-- Work instruction --
Output the line that contains "disable_osc = 1;" and every line after it to the end of the entries, with nothing added or left out.

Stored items
[Start of section]
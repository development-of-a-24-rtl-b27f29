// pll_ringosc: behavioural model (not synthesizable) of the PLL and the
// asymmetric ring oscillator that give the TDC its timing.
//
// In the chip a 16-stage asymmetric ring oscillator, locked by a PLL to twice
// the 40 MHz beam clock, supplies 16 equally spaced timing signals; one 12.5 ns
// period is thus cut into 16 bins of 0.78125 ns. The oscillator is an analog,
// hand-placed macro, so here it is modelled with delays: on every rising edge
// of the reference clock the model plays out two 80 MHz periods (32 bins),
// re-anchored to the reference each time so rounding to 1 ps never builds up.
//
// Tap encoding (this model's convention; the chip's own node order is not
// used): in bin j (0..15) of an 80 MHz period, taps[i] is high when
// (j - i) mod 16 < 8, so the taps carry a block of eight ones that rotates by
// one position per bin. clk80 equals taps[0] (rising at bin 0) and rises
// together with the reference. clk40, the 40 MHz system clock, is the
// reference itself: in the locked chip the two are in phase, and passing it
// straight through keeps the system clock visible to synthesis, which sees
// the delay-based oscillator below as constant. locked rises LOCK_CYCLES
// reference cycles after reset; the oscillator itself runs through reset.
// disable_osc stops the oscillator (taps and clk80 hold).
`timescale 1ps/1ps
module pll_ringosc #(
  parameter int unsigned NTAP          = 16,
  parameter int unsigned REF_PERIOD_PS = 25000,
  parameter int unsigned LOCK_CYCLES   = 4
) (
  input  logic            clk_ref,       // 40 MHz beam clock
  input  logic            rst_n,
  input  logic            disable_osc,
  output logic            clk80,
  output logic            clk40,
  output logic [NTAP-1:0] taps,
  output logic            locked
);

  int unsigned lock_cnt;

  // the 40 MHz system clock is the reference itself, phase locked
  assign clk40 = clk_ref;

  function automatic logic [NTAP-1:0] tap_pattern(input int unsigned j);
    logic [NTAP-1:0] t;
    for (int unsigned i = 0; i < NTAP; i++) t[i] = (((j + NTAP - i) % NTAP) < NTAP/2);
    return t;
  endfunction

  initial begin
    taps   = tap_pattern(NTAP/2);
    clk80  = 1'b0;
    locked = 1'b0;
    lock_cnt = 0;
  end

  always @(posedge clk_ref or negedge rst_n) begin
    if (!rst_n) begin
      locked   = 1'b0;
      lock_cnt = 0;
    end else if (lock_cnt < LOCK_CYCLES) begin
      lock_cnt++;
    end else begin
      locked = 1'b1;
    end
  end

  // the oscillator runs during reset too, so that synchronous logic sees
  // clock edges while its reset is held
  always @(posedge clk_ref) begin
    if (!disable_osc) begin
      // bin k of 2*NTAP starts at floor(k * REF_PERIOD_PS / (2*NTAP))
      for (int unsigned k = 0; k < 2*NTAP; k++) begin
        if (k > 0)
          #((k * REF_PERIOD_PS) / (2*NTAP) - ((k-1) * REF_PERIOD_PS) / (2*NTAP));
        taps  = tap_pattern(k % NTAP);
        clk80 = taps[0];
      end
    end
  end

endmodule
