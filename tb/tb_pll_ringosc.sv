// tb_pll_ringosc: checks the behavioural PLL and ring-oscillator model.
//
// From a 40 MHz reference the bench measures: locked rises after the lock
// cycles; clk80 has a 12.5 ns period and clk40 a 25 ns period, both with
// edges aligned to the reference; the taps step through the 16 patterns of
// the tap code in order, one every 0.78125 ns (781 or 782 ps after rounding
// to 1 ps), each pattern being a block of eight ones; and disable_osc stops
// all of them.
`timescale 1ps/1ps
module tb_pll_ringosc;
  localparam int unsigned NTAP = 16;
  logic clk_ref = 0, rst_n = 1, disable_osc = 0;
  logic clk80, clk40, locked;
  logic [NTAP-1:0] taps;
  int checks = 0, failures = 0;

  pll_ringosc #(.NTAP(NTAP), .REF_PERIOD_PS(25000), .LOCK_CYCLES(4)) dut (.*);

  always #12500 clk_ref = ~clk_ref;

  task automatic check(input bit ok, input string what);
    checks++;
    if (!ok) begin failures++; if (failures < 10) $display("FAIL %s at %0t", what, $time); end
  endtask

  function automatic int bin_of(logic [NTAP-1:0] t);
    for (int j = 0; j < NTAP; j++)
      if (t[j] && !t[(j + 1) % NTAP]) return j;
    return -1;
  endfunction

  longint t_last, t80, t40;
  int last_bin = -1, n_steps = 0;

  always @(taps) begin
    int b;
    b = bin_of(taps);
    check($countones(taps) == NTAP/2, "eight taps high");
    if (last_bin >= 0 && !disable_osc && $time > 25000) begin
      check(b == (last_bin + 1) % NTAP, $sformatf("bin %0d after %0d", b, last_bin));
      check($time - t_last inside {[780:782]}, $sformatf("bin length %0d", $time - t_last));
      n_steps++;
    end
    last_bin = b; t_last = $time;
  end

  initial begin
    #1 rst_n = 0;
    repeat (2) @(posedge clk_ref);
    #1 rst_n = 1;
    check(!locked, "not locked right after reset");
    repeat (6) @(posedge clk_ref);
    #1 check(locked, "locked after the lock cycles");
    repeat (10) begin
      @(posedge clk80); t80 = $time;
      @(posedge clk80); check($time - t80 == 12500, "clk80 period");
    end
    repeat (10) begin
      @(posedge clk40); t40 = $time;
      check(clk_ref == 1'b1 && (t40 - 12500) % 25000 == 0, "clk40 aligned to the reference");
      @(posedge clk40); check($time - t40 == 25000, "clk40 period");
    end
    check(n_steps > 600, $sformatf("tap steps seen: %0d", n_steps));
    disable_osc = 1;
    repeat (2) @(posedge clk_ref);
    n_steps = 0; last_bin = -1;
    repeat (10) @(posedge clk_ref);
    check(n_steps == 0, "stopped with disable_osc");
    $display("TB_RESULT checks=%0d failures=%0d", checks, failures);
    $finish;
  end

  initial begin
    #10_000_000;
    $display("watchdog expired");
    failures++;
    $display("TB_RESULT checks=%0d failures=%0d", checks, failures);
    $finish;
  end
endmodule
[End of section]
-- Task output --
    disable_osc = 1;
    repeat (2) @(posedge clk_ref);
    n_steps = 0; last_bin = -1;
    repeat (10) @(posedge clk_ref);
    check(n_steps == 0, "stopped with disable_osc");
    $display("TB_RESULT checks=%0d failures=%0d", checks, failures);
    $finish;
  end

  initial begin
    #10_000_000;
    $display("watchdog expired");
    failures++;
    $display("TB_RESULT checks=%0d failures=%0d", checks, failures);
    $finish;
  end
endmodule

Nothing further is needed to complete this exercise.